What the task asks:
Somewhere below is a line with "the linear order)." and, later, a line with "by window k"; repeat those two lines and all the lines between them, exactly as they are.

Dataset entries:
*-*-*

// turbo_pkg: types, sizes and trellis functions shared by the turbo codec.
//
// The constituent code is the 8-state recursive systematic convolutional
// code of the 3GPP (UMTS) turbo code: feedback polynomial g0 = 1 + D^2 + D^3
// (octal 13) and feedforward polynomial g1 = 1 + D + D^3 (octal 15). A state
// is the content of the three delay elements, bit 0 being the most recent
// one (D), bit 2 the oldest (D^3).
//
// Soft values are log-likelihood ratios log(P(bit=1)/P(bit=0)) in two's
// complement: a positive value favours a one. The widths below are this
// design's own choice; the fixed-point format of the original core is not
// published.
package turbo_pkg;

  localparam int unsigned NSTATES = 8;   // 2^3 trellis states
  localparam int unsigned LLR_W   = 6;   // channel soft-value width
  localparam int unsigned EXT_W   = 8;   // extrinsic (a-priori) width
  localparam int unsigned SM_W    = 12;  // normalised state-metric width

  typedef logic [2:0] state_t;

  // Recursion bit a_k = u ^ s2 ^ s3 (feedback g0 = 1 + D^2 + D^3).
  function automatic logic rsc_fb(state_t s, logic u);
    return u ^ s[1] ^ s[2];
  endfunction

  // Parity bit p_k = a_k ^ s1 ^ s3 (feedforward g1 = 1 + D + D^3).
  function automatic logic rsc_parity(state_t s, logic u);
    return rsc_fb(s, u) ^ s[0] ^ s[2];
  endfunction

  // Next state: the recursion bit enters the delay line.
  function automatic state_t rsc_next(state_t s, logic u);
    return {s[1], s[0], rsc_fb(s, u)};
  endfunction

  // Saturate a wide signed value to 'w' bits (w <= 16).
  function automatic logic signed [15:0] sat16(logic signed [19:0] v, int unsigned w);
    logic signed [19:0] hi, lo;
    hi = (20'sd1 <<< (w - 1)) - 20'sd1;
    lo = -(20'sd1 <<< (w - 1));
    if (v > hi) return hi[15:0];
    if (v < lo) return lo[15:0];
    return v[15:0];
  endfunction

  // Decoder phases (controller state).
  typedef enum logic [2:0] {
    PH_LOAD,   // take in the channel values of a block
    PH_START,  // start the windows of a half-iteration
    PH_FWD,    // windows read their inputs, forward (alpha) recursion
    PH_BWD,    // backward (beta) recursion, extrinsic write-back
    PH_OUT     // stream the decided bits
  } phase_t;

endpackage
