// bank_xbar: interconnect between P decoding windows and P memory banks.
//
// Each window k names the bank it uses this cycle ('sel[k]'). On the read
// side, window k receives the word of bank sel[k]. On the write side, bank b
// receives the data of the window that selected it, with a write strobe; a
// bank nobody selected is not written. With a collision-free interleaver the
// selections form a permutation, so every bank serves exactly one window per
// cycle; an assertion flags a collision (two windows on one bank), which is
// the event the interleaver is built to avoid. 'identity' tells whether the
// routing is the straight one (window k on bank k, the linear order).
//
// The architecture only prescribes that every window reach every bank; the
// full multiplexer network and the collision flag are this design's choice.
//
// Interface and timing: purely combinational; 'check' enables the collision
// assertion (high while the selections are in use).
module bank_xbar #(
  parameter int unsigned P  = 4,    // windows = banks
  parameter int unsigned DW = 8     // data width
) (
  input  logic                   clk,      // for the collision assertion only
  input  logic                   check,
  input  logic [$clog2(P)-1:0]   sel   [P],   // bank used by window k
  // read direction: banks -> windows
  input  logic [DW-1:0]          bank_q [P],
  output logic [DW-1:0]          win_q  [P],
  // write direction: windows -> banks
  input  logic                   win_we [P],
  input  logic [DW-1:0]          win_d  [P],
  output logic                   bank_we [P],
  output logic [DW-1:0]          bank_d  [P],
  output logic                   identity,
  output logic                   collision
);

  always_comb begin
    identity  = 1'b1;
    collision = 1'b0;
    for (int k = 0; k < P; k++) begin
      win_q[k] = bank_q[sel[k]];
      if (sel[k] != ($clog2(P))'(k)) identity = 1'b0;
      for (int j = k + 1; j < P; j++)
        if (sel[j] == sel[k]) collision = 1'b1;
    end
    for (int b = 0; b < P; b++) begin
      bank_we[b] = 1'b0;
      bank_d[b]  = '0;
      for (int k = 0; k < P; k++) begin
        if (sel[k] == ($clog2(P))'(b)) begin
          bank_we[b] = bank_we[b] | win_we[k];
          bank_d[b]  = bank_d[b]  | win_d[k];
        end
      end
    end
  end

  a_no_collision: assert property (@(posedge clk) check |-> !collision)
    else $error("bank_xbar: two windows selected the same bank");

endmodule
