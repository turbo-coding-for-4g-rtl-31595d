// tb_bank_xbar: window/bank interconnect. Random permutations of the bank
// selections: read routing, write routing and strobes, the identity flag.
// Then selections with two windows on one bank (with the assertion disabled)
// must raise 'collision'.
module tb_bank_xbar;
  logic clk = 1'b0;
  always #5 clk = ~clk;

  logic       check_en;
  logic [1:0] sel [4];
  logic [7:0] bank_q [4], win_q [4], win_d [4], bank_d [4];
  logic       win_we [4], bank_we [4];
  logic       identity, collision;

  bank_xbar #(.P(4), .DW(8)) dut (.clk(clk), .check(check_en), .*);

  int checks = 0, failures = 0;

  task automatic check(bit ok, string what);
    checks++;
    if (!ok) begin failures++; if (failures < 20) $display("FAIL: %s", what); end
  endtask

  initial begin
    int perm [4];
    check_en = 1'b1;
    for (int it = 0; it < 500; it++) begin
      int ident;
      perm = '{0, 1, 2, 3};
      if (it % 5 != 0)
        for (int i = 3; i > 0; i--) begin
          int j, tmp;
          j = $urandom % (i + 1);
          tmp = perm[i]; perm[i] = perm[j]; perm[j] = tmp;
        end
      ident = 1;
      for (int k = 0; k < 4; k++) begin
        sel[k]    = 2'(perm[k]);
        bank_q[k] = 8'($urandom);
        win_d[k]  = 8'($urandom);
        win_we[k] = bit'($urandom & 1);
        if (perm[k] != k) ident = 0;
      end
      #1;
      for (int k = 0; k < 4; k++) begin
        check(win_q[k] == bank_q[perm[k]], "read routing");
        check(bank_d[perm[k]] == win_d[k], "write data routing");
        check(bank_we[perm[k]] == win_we[k], "write strobe routing");
      end
      check(identity == bit'(ident), "identity flag");
      check(!collision, "no collision on a permutation");
      @(negedge clk);
    end
    check_en = 1'b0;
    for (int it = 0; it < 100; it++) begin
      int a, b;
      a = $urandom % 4;
      b = (a + 1 + $urandom % 3) % 4;
      for (int k = 0; k < 4; k++) sel[k] = 2'(k);
      sel[a] = sel[b];
      #1 check(collision, "collision detected");
      @(negedge clk);
    end
    $display("TB_RESULT checks=%0d failures=%0d", checks, failures);
    $finish;
  end

  initial begin
    repeat (10000) @(posedge clk);
    failures++;
    $display("FAIL: watchdog");
    $display("TB_RESULT checks=%0d failures=%0d", checks, failures);
    $finish;
  end
endmodule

*-*-*

Answer for the task:
// routing is the straight one (window k on bank k, the linear order).
//
// The architecture only prescribes that every window reach every bank; the
// full multiplexer network and the collision flag are this design's choice.
//
// Interface and timing: purely combinational; 'check' enables the collision
// assertion (high while the selections are in use).
module bank_xbar #(
  parameter int unsigned P  = 4,    // windows = banks
  parameter int unsigned DW = 8     // data width
) (
  input  logic                   clk,      // for the collision assertion only
  input  logic                   check,
  input  logic [$clog2(P)-1:0]   sel   [P],   // bank used by window k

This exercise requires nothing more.